#### Requirement:
Across the whole listing, copy out every line that includes the string "queues".

Start of Block

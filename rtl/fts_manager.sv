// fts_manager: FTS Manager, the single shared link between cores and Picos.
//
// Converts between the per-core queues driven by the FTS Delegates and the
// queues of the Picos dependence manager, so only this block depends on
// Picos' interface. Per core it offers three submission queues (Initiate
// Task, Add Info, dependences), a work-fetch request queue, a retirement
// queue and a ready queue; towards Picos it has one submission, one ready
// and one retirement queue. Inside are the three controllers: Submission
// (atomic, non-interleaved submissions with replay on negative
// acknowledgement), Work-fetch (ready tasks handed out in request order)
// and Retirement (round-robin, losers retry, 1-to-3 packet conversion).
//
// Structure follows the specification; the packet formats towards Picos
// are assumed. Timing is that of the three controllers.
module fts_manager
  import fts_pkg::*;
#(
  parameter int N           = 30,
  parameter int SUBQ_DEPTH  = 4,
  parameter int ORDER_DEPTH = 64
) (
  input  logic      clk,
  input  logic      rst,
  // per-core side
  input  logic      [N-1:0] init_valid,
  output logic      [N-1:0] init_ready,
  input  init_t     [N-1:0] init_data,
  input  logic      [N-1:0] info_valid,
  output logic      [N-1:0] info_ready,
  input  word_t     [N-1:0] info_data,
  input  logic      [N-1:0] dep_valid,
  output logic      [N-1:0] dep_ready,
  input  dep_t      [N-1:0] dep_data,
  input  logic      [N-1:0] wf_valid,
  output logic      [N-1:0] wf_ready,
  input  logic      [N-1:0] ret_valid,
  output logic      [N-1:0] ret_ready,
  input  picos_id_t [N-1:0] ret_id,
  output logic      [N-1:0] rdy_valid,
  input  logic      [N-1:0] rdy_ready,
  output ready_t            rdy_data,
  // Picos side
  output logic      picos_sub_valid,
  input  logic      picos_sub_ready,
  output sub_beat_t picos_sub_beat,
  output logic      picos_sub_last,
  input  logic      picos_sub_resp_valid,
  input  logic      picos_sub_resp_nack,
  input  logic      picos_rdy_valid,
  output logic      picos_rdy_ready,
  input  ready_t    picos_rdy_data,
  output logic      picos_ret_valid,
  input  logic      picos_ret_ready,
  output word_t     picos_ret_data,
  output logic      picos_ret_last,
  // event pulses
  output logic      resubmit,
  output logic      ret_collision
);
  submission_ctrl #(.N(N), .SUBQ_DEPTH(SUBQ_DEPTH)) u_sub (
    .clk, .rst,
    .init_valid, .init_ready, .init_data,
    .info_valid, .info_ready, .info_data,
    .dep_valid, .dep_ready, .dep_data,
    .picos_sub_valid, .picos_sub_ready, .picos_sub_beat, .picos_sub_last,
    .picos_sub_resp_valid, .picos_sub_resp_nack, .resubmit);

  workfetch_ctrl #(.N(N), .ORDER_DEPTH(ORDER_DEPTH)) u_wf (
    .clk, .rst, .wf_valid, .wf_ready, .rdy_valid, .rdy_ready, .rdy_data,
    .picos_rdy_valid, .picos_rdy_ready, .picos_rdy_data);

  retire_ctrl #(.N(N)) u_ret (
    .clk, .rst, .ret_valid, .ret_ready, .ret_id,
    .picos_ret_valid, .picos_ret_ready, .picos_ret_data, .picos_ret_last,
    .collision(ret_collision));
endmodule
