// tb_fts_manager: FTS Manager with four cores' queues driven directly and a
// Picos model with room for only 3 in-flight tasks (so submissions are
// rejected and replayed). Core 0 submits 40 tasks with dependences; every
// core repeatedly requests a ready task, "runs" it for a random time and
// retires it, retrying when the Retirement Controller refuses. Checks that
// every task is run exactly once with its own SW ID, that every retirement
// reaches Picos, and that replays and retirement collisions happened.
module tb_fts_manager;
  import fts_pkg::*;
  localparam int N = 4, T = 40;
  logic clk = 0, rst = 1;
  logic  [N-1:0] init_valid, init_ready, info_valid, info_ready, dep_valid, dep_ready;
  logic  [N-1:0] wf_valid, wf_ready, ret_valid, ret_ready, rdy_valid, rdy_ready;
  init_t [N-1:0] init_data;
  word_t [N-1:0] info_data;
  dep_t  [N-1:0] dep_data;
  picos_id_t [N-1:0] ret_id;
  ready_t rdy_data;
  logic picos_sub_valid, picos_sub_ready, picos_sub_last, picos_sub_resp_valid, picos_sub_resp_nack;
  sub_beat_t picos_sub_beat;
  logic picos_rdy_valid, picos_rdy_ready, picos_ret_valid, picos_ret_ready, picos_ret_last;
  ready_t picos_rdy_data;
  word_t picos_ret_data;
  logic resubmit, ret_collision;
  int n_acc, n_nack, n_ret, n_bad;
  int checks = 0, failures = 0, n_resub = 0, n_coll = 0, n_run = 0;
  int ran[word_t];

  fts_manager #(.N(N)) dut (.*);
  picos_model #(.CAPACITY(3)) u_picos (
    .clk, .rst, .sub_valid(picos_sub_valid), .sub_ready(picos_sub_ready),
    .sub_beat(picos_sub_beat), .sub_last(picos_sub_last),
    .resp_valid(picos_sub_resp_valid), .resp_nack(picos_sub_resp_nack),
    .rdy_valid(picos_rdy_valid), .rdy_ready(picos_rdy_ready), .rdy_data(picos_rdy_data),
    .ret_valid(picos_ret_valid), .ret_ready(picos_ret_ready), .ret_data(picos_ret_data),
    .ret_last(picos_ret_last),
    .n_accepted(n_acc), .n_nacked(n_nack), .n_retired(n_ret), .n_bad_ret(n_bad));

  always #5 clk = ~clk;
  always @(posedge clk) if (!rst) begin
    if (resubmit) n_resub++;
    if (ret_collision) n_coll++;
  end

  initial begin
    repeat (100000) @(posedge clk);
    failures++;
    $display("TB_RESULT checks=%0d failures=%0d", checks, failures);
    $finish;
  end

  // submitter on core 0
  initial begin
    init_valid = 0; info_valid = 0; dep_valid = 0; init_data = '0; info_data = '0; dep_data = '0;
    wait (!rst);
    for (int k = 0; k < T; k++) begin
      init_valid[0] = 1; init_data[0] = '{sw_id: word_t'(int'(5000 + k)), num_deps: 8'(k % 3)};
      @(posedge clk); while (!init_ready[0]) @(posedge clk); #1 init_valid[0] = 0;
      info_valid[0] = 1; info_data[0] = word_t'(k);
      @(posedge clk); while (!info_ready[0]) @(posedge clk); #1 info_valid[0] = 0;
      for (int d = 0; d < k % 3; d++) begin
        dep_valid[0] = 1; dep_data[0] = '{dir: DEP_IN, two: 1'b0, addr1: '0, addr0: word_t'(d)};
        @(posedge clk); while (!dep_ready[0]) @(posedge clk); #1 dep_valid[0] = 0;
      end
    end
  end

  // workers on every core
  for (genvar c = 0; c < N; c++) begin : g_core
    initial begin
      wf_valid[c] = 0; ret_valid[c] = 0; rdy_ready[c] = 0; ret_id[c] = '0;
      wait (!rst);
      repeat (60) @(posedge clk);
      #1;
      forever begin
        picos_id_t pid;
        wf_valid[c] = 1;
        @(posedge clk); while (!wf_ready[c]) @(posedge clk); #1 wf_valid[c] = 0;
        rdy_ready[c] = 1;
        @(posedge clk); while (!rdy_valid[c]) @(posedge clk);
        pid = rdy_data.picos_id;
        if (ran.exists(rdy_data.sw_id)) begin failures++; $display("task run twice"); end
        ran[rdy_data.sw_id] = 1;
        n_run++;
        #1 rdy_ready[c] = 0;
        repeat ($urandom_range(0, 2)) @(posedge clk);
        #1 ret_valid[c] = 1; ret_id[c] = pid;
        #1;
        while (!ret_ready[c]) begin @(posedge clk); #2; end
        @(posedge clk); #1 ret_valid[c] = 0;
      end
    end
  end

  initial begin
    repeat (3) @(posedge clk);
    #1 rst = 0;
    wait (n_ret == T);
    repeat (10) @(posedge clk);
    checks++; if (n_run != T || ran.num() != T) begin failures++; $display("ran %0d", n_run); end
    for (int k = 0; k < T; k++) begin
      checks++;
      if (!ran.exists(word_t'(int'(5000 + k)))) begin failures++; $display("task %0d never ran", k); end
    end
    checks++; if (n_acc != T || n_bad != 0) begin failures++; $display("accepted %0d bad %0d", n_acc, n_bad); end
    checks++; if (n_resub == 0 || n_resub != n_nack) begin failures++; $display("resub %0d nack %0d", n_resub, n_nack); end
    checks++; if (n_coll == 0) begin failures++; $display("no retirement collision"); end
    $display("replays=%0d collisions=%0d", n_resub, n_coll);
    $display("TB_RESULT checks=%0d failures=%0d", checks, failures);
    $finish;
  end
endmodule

End of Block

#### Answer to the problem:
// Converts between the per-core queues driven by the FTS Delegates and the
// queues of the Picos dependence manager, so only this block depends on
// Picos' interface. Per core it offers three submission queues (Initiate
// tb_fts_manager: FTS Manager with four cores' queues driven directly and a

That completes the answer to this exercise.